§ **Task goal**: Produce word for word the lines of the data below running from the one that has "push_im, bf_re, bf_im;" to the one that has "if (en) dl[dl_ptr]", inclusive, and no others.

========================================

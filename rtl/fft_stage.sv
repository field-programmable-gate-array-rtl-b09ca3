// One radix-2 single-path delay-feedback (R2SDF) stage of the streaming FFT,
// decimation in frequency.
//
// A frame of 2*D samples passes through a D-word feedback delay line. During
// the first D samples the inputs are parked in the delay line while the
// differences left there by the previous frame are sent out, each multiplied
// by the twiddle factor W(2D)^k = exp(-j*2*pi*k/(2D)). During the second D
// samples the butterfly runs: the sum x[k] + x[k+D] goes out and the
// difference x[k] - x[k+D] goes into the delay line. The twiddle is computed
// on the fly by a rotation CORDIC from the sample counter, so no twiddle ROM
// is needed; the data path is delayed by the CORDIC latency to meet it.
//
// Widths grow by one bit per stage (IN_W -> IN_W+1). All registers advance
// only on en (one sample per enabled cycle); the stage latency is
// D + CORDIC_STAGES + 2 enabled cycles. CNT0 is the counter value at reset,
// which aligns the stage to the frame boundaries of the stream entering it.
module fft_stage #(
  parameter int unsigned LOG2D         = 3,   // D = 2^LOG2D, D >= 1
  parameter int unsigned IN_W          = 32,
  parameter int unsigned TW_W          = 18,  // twiddle: 1.0 = 2^(TW_W-2)
  parameter int unsigned CORDIC_STAGES = 16,
  parameter int unsigned CNT0          = 0
) (
  input  logic                   clk,
  input  logic                   rst,
  input  logic                   en,
  input  logic signed [IN_W-1:0] in_re,
  input  logic signed [IN_W-1:0] in_im,
  output logic signed [IN_W:0]   out_re,
  output logic signed [IN_W:0]   out_im
);
  localparam int unsigned D   = 1 << LOG2D;
  localparam int unsigned OW  = IN_W + 1;
  localparam int unsigned CL  = CORDIC_STAGES + 1;
  localparam int unsigned TWF = TW_W - 2;  // twiddle fraction bits

  logic [LOG2D:0] cnt;
  logic           second_half;
  assign second_half = cnt[LOG2D];

  // Feedback delay line of D complex words, kept as a circular buffer so it
  // maps onto RAM: the word read at the pointer was written D enables ago.
  localparam int unsigned PW = (LOG2D > 0) ? LOG2D : 1;
  logic [2*OW-1:0]      dl [D];
  logic [PW-1:0]        dl_ptr;
  logic signed [OW-1:0] pop_re, pop_im, push_re, push_im, bf_re, bf_im;
  logic signed [OW-1:0] x_re, x_im;

  assign x_re   = OW'(in_re);
  assign x_im   = OW'(in_im);
  assign {pop_re, pop_im} = dl[dl_ptr];

  always_comb begin
    if (second_half) begin
      bf_re   = pop_re + x_re;
      bf_im   = pop_im + x_im;
      push_re = pop_re - x_re;
      push_im = pop_im - x_im;
    end else begin
      bf_re   = pop_re;
      bf_im   = pop_im;
      push_re = x_re;
      push_im = x_im;
    end
  end

  always_ff @(posedge clk) begin
    if (rst) cnt <= (LOG2D+1)'(CNT0);
    else if (en) cnt <= cnt + 1'b1;
  end

  always_ff @(posedge clk) begin
    if (rst)     dl_ptr <= '0;
    else if (en) dl_ptr <= (dl_ptr == PW'(D - 1)) ? '0 : dl_ptr + 1'b1;
  end

  always_ff @(posedge clk)
    if (en) dl[dl_ptr] <= {push_re, push_im};

  // Twiddle angle -2*pi*k/(2D) for the difference outputs (first half).
  logic [31:0] tw_phase;
  assign tw_phase = second_half ? 32'd0
                  : 32'd0 - ((32'(cnt) & 32'(D - 1)) << (31 - LOG2D));

  logic signed [TW_W-1:0] tw_cos, tw_sin;
  cordic_rotate #(.OUT_W(TW_W), .STAGES(CORDIC_STAGES)) u_tw (
    .clk(clk), .en(en), .phase(tw_phase), .cos_o(tw_cos), .sin_o(tw_sin)
  );

  // Data path delayed to meet the CORDIC output.
  logic signed [OW-1:0] dd_re [CL];
  logic signed [OW-1:0] dd_im [CL];
  logic [CL-1:0]        dd_mul;
  always_ff @(posedge clk) begin
    if (en) begin
      dd_re[0] <= bf_re;
      dd_im[0] <= bf_im;
      dd_mul   <= {dd_mul[CL-2:0], ~second_half};
      for (int i = 1; i < CL; i++) begin
        dd_re[i] <= dd_re[i-1];
        dd_im[i] <= dd_im[i-1];
      end
    end
  end

  logic signed [OW+TW_W:0] pr, pi_;
  assign pr  = (OW+TW_W+1)'(dd_re[CL-1]) * (OW+TW_W+1)'(tw_cos)
             - (OW+TW_W+1)'(dd_im[CL-1]) * (OW+TW_W+1)'(tw_sin);
  assign pi_ = (OW+TW_W+1)'(dd_re[CL-1]) * (OW+TW_W+1)'(tw_sin)
             + (OW+TW_W+1)'(dd_im[CL-1]) * (OW+TW_W+1)'(tw_cos);

  always_ff @(posedge clk) begin
    if (en) begin
      if (dd_mul[CL-1]) begin
        out_re <= OW'(pr  >>> TWF);
        out_im <= OW'(pi_ >>> TWF);
      end else begin
        out_re <= dd_re[CL-1];
        out_im <= dd_im[CL-1];
      end
    end
  end
endmodule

========================================

§ **Reply**:
  logic signed [OW-1:0] pop_re, pop_im, push_re, push_im, bf_re, bf_im;
  logic signed [OW-1:0] x_re, x_im;

  assign x_re   = OW'(in_re);
  assign x_im   = OW'(in_im);
  assign {pop_re, pop_im} = dl[dl_ptr];

  always_comb begin
    if (second_half) begin
      bf_re   = pop_re + x_re;
      bf_im   = pop_im + x_im;
      push_re = pop_re - x_re;
      push_im = pop_im - x_im;
    end else begin
      bf_re   = pop_re;
      bf_im   = pop_im;
      push_re = x_re;
      push_im = x_im;
    end
  end

  always_ff @(posedge clk) begin
    if (rst) cnt <= (LOG2D+1)'(CNT0);
    else if (en) cnt <= cnt + 1'b1;
  end

  always_ff @(posedge clk) begin
    if (rst)     dl_ptr <= '0;
    else if (en) dl_ptr <= (dl_ptr == PW'(D - 1)) ? '0 : dl_ptr + 1'b1;
  end

  always_ff @(posedge clk)
    if (en) dl[dl_ptr] <= {push_re, push_im};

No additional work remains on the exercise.